December 7, 2010

The Same Old, Same New

Last weekend, I, and a group of my very capable students, led a group of seniors at an assisted living facility in Laughter Yoga. We laughed, clapped and breathed. The results were magnificent! They burst out laughing and didn't stop for 40 minutes. Dolores, a lovely, perfumed, 80-ish woman, with a walker, pink lipstick and an attitude said, "My fibromyalgia gives me so much pain, but the pain is gone. When are you going to come back?"

My first-time laughers tell me about their pain vanishing so often that I am embarrassed to say that I am used to it. I know they are telling me the truth because I have had the same experience with lasting results.

When I started this blog, I was trying to recover from chronic fatigue immune dysfunction, fibromyalgia, chronic back and pelvic pain, and mood disorder. Over fifteen years, I had made some progress, but never a complete recovery. In fact, my healing journey led me to Mayo Clinic to see yet another provider. As I was leaving, I saw a sign that said - The Spirituality of Laughter. "That's for me!" I decided and I invited myself to the seminar. I experienced Laughter Yoga for the first time and my whole life changed. I got certified as a leader and began a daily laughter practice. In the last two years, I have been completely delivered from pain, fatigue and depression. The pain and illness is gone and replaced by joy, gratitude and a new career path. I lead and teach others how to lead Laughter Yoga sessions. I also provide Spiritual Laughter Coaching for those who want to transform stuck areas of their lives and live in serenity.

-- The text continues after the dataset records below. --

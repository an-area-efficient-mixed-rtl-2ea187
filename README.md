# Mixed-precision ViT linear-layer accelerator with a shared 8-bit / 2x4-bit PE

This design accelerates the linear layers of a Vision Transformer: Q/K/V generation, attention
output projection and the two MLP layers. Most of those layers are quantized to 4 bits, either as
integers (INT4) or as powers of two (PoT4). A few layers stay at 8-bit integer (INT8) because they
hurt accuracy most. A common way to support both precisions is to add separate 8-bit accumulators
to a 4-bit array, but that hardware sits idle in 4-bit layers. This design uses one PE that does
the same work in both precisions:

* **8-bit mode:** the PE computes one 8-bit × 8-bit product per cycle.
* **4-bit mode:** two INT4 weights are packed into one 8-bit word. The same two multipliers and
  the same 32-bit accumulator then compute two independent 16-bit dot products per cycle.

A 48 × 64 array of these PEs (3,072 in all) is fed from an activation buffer and a weight buffer,
through small decoders on the array edge.

## Decode modes

A 2-bit *d-mode* says how the 8-bit words in both buffers are read:

| d-mode | activation | weight | PE work per cycle | result per PE |
|---|---|---|---|---|
| 0 | INT8 | INT8 | one 8×8 product | one 32-bit sum |
| 1 | INT4 (bits [3:0]) | two INT4, in bits [7:4] and [3:0] | two 8×4 products | two 16-bit sums |
| 2 | PoT4 (bits [3:0]) | two INT4, in bits [7:4] and [3:0] | two 8×4 products | two 16-bit sums |
| 3 | PoT4 (bits [3:0]) | PoT4 (bits [3:0]) | one 8×8 product | one 32-bit sum |

Number formats:
* **INT8 and INT4** are two's complement.
* **PoT4** is sign-magnitude. Bit 3 is the sign and bits [2:0] are a code `e`. Code `e = 0`
  means 0, and `e = 1..7` means 2^(e-1). The magnitudes are therefore 0, 1, 2, …, 64.

The exact PoT4 bit layout and the placement of a single 4-bit value in bits [3:0] of a word are
this design's choices. Only weights are ever packed, so in mode 2 the PoT4 operand is the
activation.

## Edge decoders (`operand_decoder` = `pot_decoder` + `sign_decoder`)

Every operand enters the array in sign-magnitude form: an unsigned 8-bit `mag` plus two sign bits
`sign_hi` and `sign_lo` (struct `dec_op_t` in `mpa_pkg`).

* **`pot_decoder`** turns a PoT4 code into a sign and an 8-bit magnitude by shifting a one left.
* **`sign_decoder`** handles the integer formats. It turns an INT8 into its magnitude (0..128)
  and sign. It turns a packed INT4 pair into `{|hi|, |lo|}` with one sign per nibble. In the
  PoT modes it passes the PoT decoder's output through.

There is one weight-side decoder per PE row (48) and one activation-side decoder per PE column
(64). A zero word decodes to magnitude 0 with positive signs in every mode. The array relies on
this: idle cycles simply feed zeros.

## The shared PE (`mp_pe`) — the part to understand

The PE multiplies the 8-bit activation magnitude `a` by the two nibbles of the 8-bit weight
operand `w`, in two unsigned 8×4 multipliers:

```
p_hi = a * w[7:4]      (12 bit)
p_lo = a * w[3:0]      (12 bit)
p8   = (p_hi << 4) + p_lo   = a * w   (16 bit, used in the 8x8 modes)
```

No multiplier ever sees a sign. Signs are applied in the accumulator instead, using
`-x = ~x + 1`: the PE conditionally inverts the addend bit by bit, and feeds the product's sign
(activation sign XOR weight sign) into the adder as its carry-in. The 32-bit accumulator is built
from two 16-bit adders:

* **4-bit modes.** `{0000, p_hi}` and `{0000, p_lo}` are each inverted by their own sign and
  concatenated into one 32-bit addend. The upper adder takes "carry high" (the high lane's sign)
  and the lower adder takes "carry low". The two halves are independent 16-bit two's-complement
  accumulators, and each wraps on overflow.
* **8-bit modes.** `{16'h0000, p8}` is inverted by the product's sign. The lower adder takes the
  sign as its carry-in. The lower adder's carry-out drives the upper adder's carry-in, so
  together the two adders form one 32-bit adder.

The mode only changes a multiplexer and the carry-in of the upper adder. The multipliers, the
inverters, both adders and the 32-bit register are shared by all four modes.

Each PE also registers its two operands and passes them on: the activation to the PE below, the
weight to the PE on the right. `clear` zeroes the accumulator. It performs one multiply-accumulate
per cycle.

## Array and dataflow (`pe_array`)

The array is **output-stationary** and systolic:
* Row `r` receives one weight word per cycle from the left.
* Column `c` receives one activation word per cycle from the top.
* PE(r,c) accumulates Σ_k W[r][k]·A[k][c].

Before decoding, the input words are skewed: row `r` is delayed by `r` cycles and column `c` by
`c` cycles. As a result, the k-th weight and the k-th activation meet in PE(r,c) `k + r + c`
cycles after the k-th word pair was presented.

In the 4-bit modes, each row's weight stream carries two output channels: the high and the low
INT4 of each word. One tile therefore produces 96 × 64 results in place of 48 × 64.

## Buffers, controller and top (`operand_buffer`, `mpa_ctrl`, `vit_mp_accel`)

The two buffers are simple dual-port memories. Each has one write port for loading and one
read port with one cycle of latency.

| buffer | words | bytes per word | size |
|---|---|---|---|
| activation | 4096 | 64 (one per column) | 256 KB |
| weight | 5461 | 48 (one per row) | 256 KB (16 B short) |

Together they make about 512 KB of on-chip storage.

The controller runs one tile at a time:

1. **Start.** On `start` it latches the d-mode, `K` and the two base addresses, and clears all
   accumulators.
2. **Read.** It reads `K` consecutive words from each buffer, one per cycle.
3. **Drain.** It waits `ROWS + COLS - 1` cycles for the data to reach the far corner of the
   array.
4. **Done.** It pulses `done`.

**Latency:** `done` comes exactly **K + ROWS + COLS** cycles after `start` (K + 112 at full
size). Results stay in the PEs until the next `start`.

To use the top, `vit_mp_accel`:

1. Write `K` activation words and `K` weight words.
2. Pulse `start` with `dmode_in`, `k_len`, `act_base` and `wgt_base`.
3. Wait for `done`.
4. Read each PE with `out_rd_en`, `out_row` and `out_col`. `out_rdata` is valid one cycle later.
   * In modes 0 and 3, `out_rdata` is one signed 32-bit sum.
   * In modes 1 and 2, `out_rdata[31:16]` is the dot product with the high INT4 weights, and
     `out_rdata[15:0]` the one with the low INT4 weights.

All files use `mpa_pkg` for the d-mode enum and the decoded-operand struct.

## What follows the source design and what is this design's own

These parts follow the source design:
* the four d-modes;
* packing two INT4 weights per word;
* decoders built from a PoT decoder and a sign decoder, 48 on the weight side and 64 on the
  activation side;
* the PE datapath: two unsigned 8×4 multipliers, `<<4` and add, bitwise NOT, a mux, and split
  16/16 adders with a high and a low carry;
* the 48 × 64 array;
* the 512 KB of buffers.

These are this design's own choices, because the source leaves them open:
* the PoT4 code and the bit positions of 4-bit values;
* the lower-to-upper carry chain in the 8-bit modes;
* 16-bit wrap-around in the 4-bit modes;
* the output-stationary skewed dataflow;
* how the 512 KB is split between the two buffers;
* the controller's sequence;
* the result read port;
* an asynchronous active-low reset.

Known limits:
* **No off-chip memory interface.** The buffers are loaded through plain write ports. Tiling a
  full ViT layer across several tiles is left to the host.
* **Accumulator range in the 4-bit modes.** A 16-bit half can overflow for large `K` with
  worst-case data. For example, PoT4 × INT4 products of magnitude up to 512 with K = 768 can
  exceed 32,767. No saturation is applied.
* **Quantization is offline.** Choosing which layers run in INT8 is a software step done before
  deployment. It is not hardware.

## Files

| file | contents |
|---|---|
| `rtl/mpa_pkg.sv` | d-mode enum, `dec_op_t`, `is_8x8()` |
| `rtl/pot_decoder.sv`, `rtl/sign_decoder.sv`, `rtl/operand_decoder.sv` | edge decoders |
| `rtl/mp_pe.sv` | shared mixed-precision PE |
| `rtl/pe_array.sv` | skew registers, decoders, PE grid |
| `rtl/operand_buffer.sv` | activation / weight buffer |
| `rtl/mpa_ctrl.sv` | controller |
| `rtl/vit_mp_accel.sv` | top |
| `tb/mpa_tb_pkg.sv` | reference value of a word in each d-mode |
| `tb/tb_*.sv` | one self-checking testbench per module |
| `tb/tb_vit_mp_accel.sv` | end-to-end test, 4 × 5 array |
| `tb/tb_vit_mp_accel_full.sv` | end-to-end test at the full 48 × 64 size |

## Simulating

Each testbench checks the design against reference arithmetic worked out from the number formats.
It prints `TB_RESULT checks=N failures=M` and calls `$finish`. Here is how to run one (from the
folder that holds `rtl/` and `tb/`):

```
verilator --binary --timing --assert -j 4 --top-module tb_vit_mp_accel \
  -y rtl -y tb +libext+.sv -Irtl -Itb rtl/mpa_pkg.sv tb/mpa_tb_pkg.sv tb/tb_vit_mp_accel.sv
./obj_dir/Vtb_vit_mp_accel
```

Swap in another testbench name the same way (`tb_mp_pe`, `tb_pe_array`, `tb_mpa_ctrl`, …).

* The end-to-end test runs every d-mode with random K and base addresses. It checks the
  K + ROWS + COLS latency and every PE result. It also confirms that packed operations, negative
  products in both lanes, and carries into the upper half in the 8-bit modes all occurred.
* The full-size test (`tb_vit_mp_accel_full`) runs the top at its default parameters on tiles
  shaped like ViT-Base layers (hidden size 768, MLP size 3072). It runs a K = 768 tile in mode 2,
  the same tile in mode 1, and a K = 3072 tile in mode 0. Each time it checks the latency and all
  3,072 PE results. It takes a few minutes to build and about ten seconds to run.

To change the array size or the buffer depths, override `ROWS`, `COLS`, `ACT_DEPTH` and
`WGT_DEPTH` on `vit_mp_accel`. The address and index widths follow from them.
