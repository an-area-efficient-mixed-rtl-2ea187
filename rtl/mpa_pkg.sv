// mpa_pkg: types and helpers shared by the mixed-precision ViT accelerator.
//
// The accelerator runs one of four decode modes (d-modes), which tell every
// edge decoder how to read the 8-bit words held in the activation and weight
// buffers and tell every PE whether it performs one 8x8 product or two 8x4
// products per cycle:
//   d-mode 0  INT8 activation  x INT8 weight          (one 8x8 product)
//   d-mode 1  INT4 activation  x packed 2 x INT4 weight (two 8x4 products)
//   d-mode 2  PoT4 activation  x packed 2 x INT4 weight (two 8x4 products)
//   d-mode 3  PoT4 activation  x PoT4 weight           (one 8x8 product)
// The four modes and their meaning follow the design description; the 2-bit
// binary encoding, the sign-magnitude PoT4 code and the placement of a single
// 4-bit value in bits [3:0] of a buffer word are this design's choices.
package mpa_pkg;

  typedef enum logic [1:0] {
    DMODE_INT8      = 2'd0,
    DMODE_INT4      = 2'd1,
    DMODE_POT4_INT4 = 2'd2,
    DMODE_POT4      = 2'd3
  } dmode_e;

  // Decoded operand in sign-magnitude form, as it travels from an edge
  // decoder into the PE array. For a packed INT4 weight pair mag[7:4] is the
  // magnitude of the high weight and mag[3:0] that of the low weight, with
  // their own signs; for every other operand sign_hi equals sign_lo.
  typedef struct packed {
    logic [7:0] mag;
    logic       sign_hi;
    logic       sign_lo;
  } dec_op_t;

  localparam dec_op_t DEC_ZERO = '{mag: 8'd0, sign_hi: 1'b0, sign_lo: 1'b0};

  // True in the modes where each PE performs one 8-bit x 8-bit product.
  function automatic logic is_8x8(dmode_e m);
    return (m == DMODE_INT8) || (m == DMODE_POT4);
  endfunction

endpackage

Over the last year, I have been leading groups of all ages, but primarily seniors who have Alzheimer's disease, dementia and mental illness. I hang out with the forgotten crowd with yellow toenails, poop problems, aches, pains and complaints. In other words, my people. Guess what? They all laugh. No matter what. I am good at what I do, but it is a gift. All of the crap that I have been through that felt like unnecessary torture has been put to good use.

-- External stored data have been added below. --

// mp_pe: mixed-precision processing element.
//
// The PE shares one datapath between 8-bit and 4-bit operation. The 8-bit
// unsigned activation magnitude a is multiplied by both nibbles of the 8-bit
// unsigned weight operand w in two 8x4 unsigned multipliers (12-bit results).
//   8x8 modes (d-mode 0, 3): w is one magnitude. The high product is shifted
//     left by 4 and added to the low one, giving the 16-bit product |a*w|.
//     That value, zero-extended to 32 bits, is bitwise inverted when the
//     product is negative, and added to the 32-bit accumulator with the sign
//     bit as carry-in, i.e. acc += -|a*w| = ~|a*w| + 1. The lower 16-bit adder
//     gets "carry low" and passes its carry-out to the upper adder.
//   4-bit modes (d-mode 1, 2): w holds two packed INT4 magnitudes of two
//     different weights. Each 12-bit product is zero-extended to 16 bits,
//     inverted on its own sign, the two are concatenated, and the upper and
//     lower 16-bit accumulator halves are updated independently, each with its
//     own sign as carry-in ("carry high", "carry low"). The PE thus produces
//     two 16-bit signed dot products at once.
// Signs of the products are the XOR of the activation sign and the weight
// sign(s) delivered by the edge decoders.
//
// Timing: one multiply-accumulate per cycle. acc updates on the clock edge
// after the operands are presented; clear zeroes it (it wins over the update).
// The operands are registered and passed on (a_out to the PE below, w_out to
// the PE on the right), one cycle later, forming a systolic array.
// The datapath (two unsigned multipliers, <<4 and add, bitwise NOT, mux,
// split 16/16 adders with carry high/low, 32-bit output register) follows the
// design description and figure. The carry chaining between the halves in the
// 8x8 modes, the wrap-around of the 16-bit halves and reset are this design's
// choices.
module mp_pe
  import mpa_pkg::*;
(
  input  logic        clk,
  input  logic        rst_n,
  input  logic        clear,     // zero the accumulator
  input  logic        mode8,     // 1: one 8x8 product, 0: two 8x4 products
  input  dec_op_t     a_in,      // decoded activation (sign_hi == sign_lo)
  input  dec_op_t     w_in,      // decoded weight (packed pair in 4-bit modes)
  output dec_op_t     a_out,     // registered activation to the next row
  output dec_op_t     w_out,     // registered weight to the next column
  output logic [31:0] acc        // {upper 16, lower 16} or one 32-bit sum
);

  logic [11:0] p_hi, p_lo;       // a * w[7:4], a * w[3:0]
  logic [15:0] p8;               // (p_hi << 4) + p_lo
  logic        s_hi, s_lo;       // product signs = carry high / carry low
  logic [31:0] inv8, inv4, addend;
  logic [16:0] sum_lo;
  logic [15:0] sum_hi;
  logic        c_hi;

  always_comb begin
    p_hi = 12'(a_in.mag * w_in.mag[7:4]);
    p_lo = 12'(a_in.mag * w_in.mag[3:0]);
    p8   = {p_hi, 4'b0} + {4'b0, p_lo};

    s_hi = a_in.sign_hi ^ w_in.sign_hi;
    s_lo = a_in.sign_lo ^ w_in.sign_lo;

    // bitwise NOT stage on both candidate addends, then the mode mux
    inv8   = s_lo ? ~{16'd0, p8} : {16'd0, p8};
    inv4   = {(s_hi ? ~{4'd0, p_hi} : {4'd0, p_hi}),
              (s_lo ? ~{4'd0, p_lo} : {4'd0, p_lo})};
    addend = mode8 ? inv8 : inv4;

    sum_lo = {1'b0, acc[15:0]} + {1'b0, addend[15:0]} + 17'(s_lo);
    c_hi   = mode8 ? sum_lo[16] : s_hi;
    sum_hi = acc[31:16] + addend[31:16] + 16'(c_hi);
  end

  always_ff @(posedge clk or negedge rst_n) begin
    if (!rst_n) begin
      acc   <= '0;
      a_out <= DEC_ZERO;
      w_out <= DEC_ZERO;
    end else begin
      a_out <= a_in;
      w_out <= w_in;
      if (clear) acc <= '0;
      else       acc <= {sum_hi, sum_lo[15:0]};
    end
  end

  // In the 8x8 modes a weight is a single value with a single sign.
  a_single_sign_8x8 : assert property (@(posedge clk) disable iff (!rst_n)
    mode8 |-> (w_in.sign_hi == w_in.sign_lo));
  a_single_sign_act : assert property (@(posedge clk) disable iff (!rst_n)
    a_in.sign_hi == a_in.sign_lo);

endmodule
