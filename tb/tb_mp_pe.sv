// tb_mp_pe: random multiply-accumulate sequences through one PE in both
// precisions, against a reference model built from signed integers.
// 8x8 mode:  acc (32-bit) += (+/-) a*w
// 4-bit mode: acc[31:16] += (+/-) a*w[7:4], acc[15:0] += (+/-) a*w[3:0],
//             each half wrapping modulo 2^16 on its own.
// It also checks the one-cycle operand pass-through, clear, the single-cycle
// MAC rate, and counts the sign carries and the lower-to-upper carry.
module tb_mp_pe;
  import mpa_pkg::*;

  logic        clk = 0, rst_n = 0, clear = 0, mode8 = 0;
  dec_op_t     a_in, w_in, a_out, w_out;
  logic [31:0] acc;
  int checks = 0, failures = 0;
  int n_neg_hi = 0, n_neg_lo = 0, n_chain = 0;

  mp_pe dut (.clk(clk), .rst_n(rst_n), .clear(clear), .mode8(mode8),
             .a_in(a_in), .w_in(w_in), .a_out(a_out), .w_out(w_out), .acc(acc));

  always #5 clk = ~clk;

  initial begin
    #2000000;
    failures++;
    $display("watchdog expired");
    $display("TB_RESULT checks=%0d failures=%0d", checks, failures);
    $finish;
  end

  task automatic check(bit ok, string what);
    checks++;
    if (!ok) begin
      failures++;
      if (failures < 20) $display("FAIL %s at %0t acc=%h", what, $time, acc);
    end
  endtask

  initial begin
    logic [31:0] ref32;
    logic [15:0] ref_hi, ref_lo;
    dec_op_t     pa, pw;
    a_in = DEC_ZERO;
    w_in = DEC_ZERO;
    repeat (2) @(negedge clk);
    rst_n = 1;
    check(acc == 0, "reset");

    for (int run = 0; run < 40; run++) begin
      mode8 = run[0];
      // clear the accumulator
      clear = 1;
      a_in  = '{mag: 8'($urandom), sign_hi: 1'b1, sign_lo: 1'b1};
      w_in  = '{mag: 8'($urandom), sign_hi: 1'b0, sign_lo: 1'b0};
      @(negedge clk);
      clear = 0;
      check(acc == 0, "clear");
      ref32 = 0; ref_hi = 0; ref_lo = 0;
      for (int k = 0; k < 60; k++) begin
        logic sa, swh, swl;
        int   prod, ph, pl;
        sa  = 1'($urandom);
        swh = 1'($urandom);
        swl = mode8 ? swh : 1'($urandom);
        a_in = '{mag: 8'($urandom), sign_hi: sa, sign_lo: sa};
        w_in = '{mag: 8'($urandom), sign_hi: swh, sign_lo: swl};
        if (mode8) begin
          prod  = int'(a_in.mag) * int'(w_in.mag);
          if (sa ^ swl) prod = -prod;
          if (((32'(ref32[15:0]) + 32'(prod[15:0])) >> 16) != 0 || prod < 0) n_chain++;
          ref32 = ref32 + 32'(prod);
        end else begin
          ph = int'(a_in.mag) * int'(w_in.mag[7:4]);
          pl = int'(a_in.mag) * int'(w_in.mag[3:0]);
          if (sa ^ swh) begin ph = -ph; n_neg_hi++; end
          if (sa ^ swl) begin pl = -pl; n_neg_lo++; end
          ref_hi = ref_hi + 16'(ph);
          ref_lo = ref_lo + 16'(pl);
        end
        pa = a_in;
        pw = w_in;
        @(negedge clk);
        // one MAC per cycle: the result is visible right after one edge
        if (mode8) check(acc == ref32, "acc 8x8");
        else       check(acc == {ref_hi, ref_lo}, "acc 2x 8x4");
        check(a_out == pa && w_out == pw, "pass-through");
      end
    end
    $display("negative high lanes=%0d low lanes=%0d 8x8 carries into upper half=%0d",
             n_neg_hi, n_neg_lo, n_chain);
    check(n_neg_hi > 0 && n_neg_lo > 0 && n_chain > 0, "mechanisms exercised");
    $display("TB_RESULT checks=%0d failures=%0d", checks, failures);
    $finish;
  end
endmodule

So, I wasn't surprised by Dolores' remark. I hear it all the time from her peers, their staff and loved ones. But, after this class, I heard something that took my breath away.

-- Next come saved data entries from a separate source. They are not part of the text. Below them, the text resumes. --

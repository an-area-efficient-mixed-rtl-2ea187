// mpa_ctrl: controller of the accelerator (CTRL).
//
// On start (accepted only when idle) it latches the d-mode and the operation
// description: K, the number of accumulation steps, and the base addresses of
// the K consecutive activation words and weight words. In the same cycle it
// pulses clear to zero all PE accumulators. It then reads one activation word
// and one weight word per cycle for K cycles (RUN), waits for the skewed data
// to reach the far corner of the array (DRAIN, ROWS + COLS - 1 cycles) and
// pulses done (DONE). arr_valid marks the cycles in which the buffers' read
// data is valid (one cycle after each read).
// Timing: if start is high in cycle 0, reads happen in cycles 1..K, done is
// high in cycle K + ROWS + COLS, and all accumulators hold their final value
// from that cycle on. busy is high from cycle 1 to the done cycle.
// The design description only names the controller and says it drives the
// d-mode; the sequence above is this design's choice.
module mpa_ctrl
  import mpa_pkg::*;
#(
  parameter int unsigned ROWS   = 48,
  parameter int unsigned COLS   = 64,
  parameter int unsigned KW     = 16,  // width of K
  parameter int unsigned AW_ACT = 12,
  parameter int unsigned AW_WGT = 13
) (
  input  logic              clk,
  input  logic              rst_n,
  input  logic              start,
  input  dmode_e            dmode_in,
  input  logic [KW-1:0]     k_len,
  input  logic [AW_ACT-1:0] act_base,
  input  logic [AW_WGT-1:0] wgt_base,
  output logic              busy,
  output logic              done,
  output dmode_e            dmode,      // held for the whole operation
  output logic              clear,      // zero the accumulators
  output logic              rd_en,      // read both buffers
  output logic [AW_ACT-1:0] act_raddr,
  output logic [AW_WGT-1:0] wgt_raddr,
  output logic              arr_valid   // buffer read data valid
);

  typedef enum logic [1:0] {S_IDLE, S_RUN, S_DRAIN, S_DONE} state_e;

  localparam int unsigned DRAIN_CYC = ROWS + COLS - 1;
  localparam int unsigned DW = $clog2(DRAIN_CYC + 1);

  state_e        state;
  logic [KW-1:0] k_left;
  logic [DW-1:0] drain_cnt;

  assign busy  = (state != S_IDLE);
  assign done  = (state == S_DONE);
  assign clear = (state == S_IDLE) && start;
  assign rd_en = (state == S_RUN);

  always_ff @(posedge clk or negedge rst_n) begin
    if (!rst_n) begin
      state     <= S_IDLE;
      dmode     <= DMODE_INT8;
      k_left    <= '0;
      drain_cnt <= '0;
      act_raddr <= '0;
      wgt_raddr <= '0;
      arr_valid <= 1'b0;
    end else begin
      arr_valid <= rd_en;
      unique case (state)
        S_IDLE: begin
          if (start) begin
            dmode     <= dmode_in;
            act_raddr <= act_base;
            wgt_raddr <= wgt_base;
            k_left    <= k_len;
            drain_cnt <= DW'(DRAIN_CYC);
            state     <= (k_len == '0) ? S_DRAIN : S_RUN;
          end
        end
        S_RUN: begin
          act_raddr <= act_raddr + 1'b1;
          wgt_raddr <= wgt_raddr + 1'b1;
          k_left    <= k_left - 1'b1;
          if (k_left == KW'(1)) state <= S_DRAIN;
        end
        S_DRAIN: begin
          drain_cnt <= drain_cnt - 1'b1;
          if (drain_cnt == DW'(1)) state <= S_DONE;
        end
        S_DONE: state <= S_IDLE;
        default: state <= S_IDLE;
      endcase
    end
  end

  // d-mode and addresses must not change under a running operation
  a_mode_stable : assert property (@(posedge clk) disable iff (!rst_n)
    (state == S_RUN) |=> $stable(dmode));
  a_done_pulse : assert property (@(posedge clk) disable iff (!rst_n)
    done |=> !done);

endmodule
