// tb_mpa_ctrl: checks the controller's sequence for several K: clear in the
// start cycle, K consecutive reads from the two base addresses, arr_valid one
// cycle after each read, d-mode latched, done exactly K + ROWS + COLS cycles
// after start, start ignored while busy, and the K = 0 case.
module tb_mpa_ctrl;
  import mpa_pkg::*;
  localparam int R = 3, C = 4, KW = 8, AWA = 6, AWW = 7;

  logic           clk = 0, rst_n = 0, start = 0;
  dmode_e         dmode_in = DMODE_INT8, dmode;
  logic [KW-1:0]  k_len = 0;
  logic [AWA-1:0] act_base = 0, act_raddr;
  logic [AWW-1:0] wgt_base = 0, wgt_raddr;
  logic           busy, done, clear, rd_en, arr_valid;
  int checks = 0, failures = 0;
  int cyc = 0;

  mpa_ctrl #(.ROWS(R), .COLS(C), .KW(KW), .AW_ACT(AWA), .AW_WGT(AWW)) dut (
    .clk(clk), .rst_n(rst_n), .start(start), .dmode_in(dmode_in), .k_len(k_len),
    .act_base(act_base), .wgt_base(wgt_base), .busy(busy), .done(done), .dmode(dmode),
    .clear(clear), .rd_en(rd_en), .act_raddr(act_raddr), .wgt_raddr(wgt_raddr),
    .arr_valid(arr_valid));

  always #5 clk = ~clk;
  always @(posedge clk) cyc <= cyc + 1;

  initial begin
    #1000000;
    failures++;
    $display("watchdog expired");
    $display("TB_RESULT checks=%0d failures=%0d", checks, failures);
    $finish;
  end

  task automatic check(bit ok, string what);
    checks++;
    if (!ok) begin failures++; $display("FAIL %s at cycle %0d", what, cyc); end
  endtask

  task automatic run(int k, int mode);
    int t0, reads, valids, done_at;
    logic prev_rd;
    @(negedge clk);
    k_len = KW'(k);
    act_base = AWA'($urandom);
    wgt_base = AWW'($urandom);
    dmode_in = dmode_e'(mode);
    start = 1;
    #1;
    check(clear == 1'b1, "clear in start cycle");
    t0 = cyc;
    @(negedge clk);
    start = 0;
    // change the inputs under the running operation: must be ignored
    dmode_in = dmode_e'(mode ^ 1);
    reads = 0; valids = 0; done_at = -1; prev_rd = 0;
    for (int i = 0; i < k + R + C + 4; i++) begin
      check(clear == 1'b0, "no clear while running");
      if (arr_valid != prev_rd) check(0, "arr_valid lags rd_en by one");
      prev_rd = rd_en;
      if (rd_en) begin
        check(act_raddr == AWA'(act_base + reads) && wgt_raddr == AWW'(wgt_base + reads),
              "read address");
        check(cyc - t0 == reads + 1, "reads consecutive from cycle 1");
        reads++;
      end
      if (arr_valid) valids++;
      if (busy || done) check(dmode == dmode_e'(mode), "d-mode latched");
      if (done) done_at = cyc - t0;
      if (i == 2) begin start = 1; #1; check(clear == 1'b0, "start ignored when busy"); end
      @(negedge clk);
      start = 0;
    end
    check(reads == k, "K reads");
    check(valids == k, "K valid cycles");
    check(done_at == k + R + C, "done latency K+ROWS+COLS");
    check(!busy, "idle again");
  endtask

  initial begin
    repeat (2) @(negedge clk);
    rst_n = 1;
    check(!busy && !done && !rd_en, "reset state");
    run(1, 1);
    run(5, 2);
    run(17, 3);
    run(0, 0);
    run(40, 0);
    $display("TB_RESULT checks=%0d failures=%0d", checks, failures);
    $finish;
  end
endmodule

We finished our Laughter Session and were saying our goodbye and thank you's when a short woman with short, white straight hair surrounding a small bald spot, stepped into the middle of the gathering and announced, "I missed most of the class, but I would like to sing." I gave my permission and she began to sing, "How Great Thou Art" in a tender, flute-like soprano. The entire room began to sing with her.

Here is a room filled with people who live in someone else's home. They are blind and deaf. They push their own wheelchairs by shuffling their feet like Fred Flinstone. They have hands that have twisted so that they can no longer hold them in prayer. They have lost friends and family. They are waiting and wondering why God hasn't taken them.

Yet, for one hour, they got to laugh and experience joy through the gift of Laughter Yoga that we brought to them. Then, they gave us something even more powerful, a witness of faith and praise to a powerful, healing God in the midst of what some would call suffering. I cried at their vulnerability and strength. I am still in awe of the power of faith.

I can't deny the truth of it. I have seen this Power heal me in places that no human power could, knowing that I didn't do anything to deserve it. I think that is what they call grace.

So, after a year hiatus, I am back in the writer's saddle. My child is now 7, and surfing the confusion and elation of first grade. My marriage is strong, and needs careful tending. And I am healthy and pain free.

To those who commented on my post, "No Put Downs, Just Put Ups." Thank you. Your encouragement affirmed my passion for writing about my journey for unconditional serenity. And has helped shape my intentions for my days to come.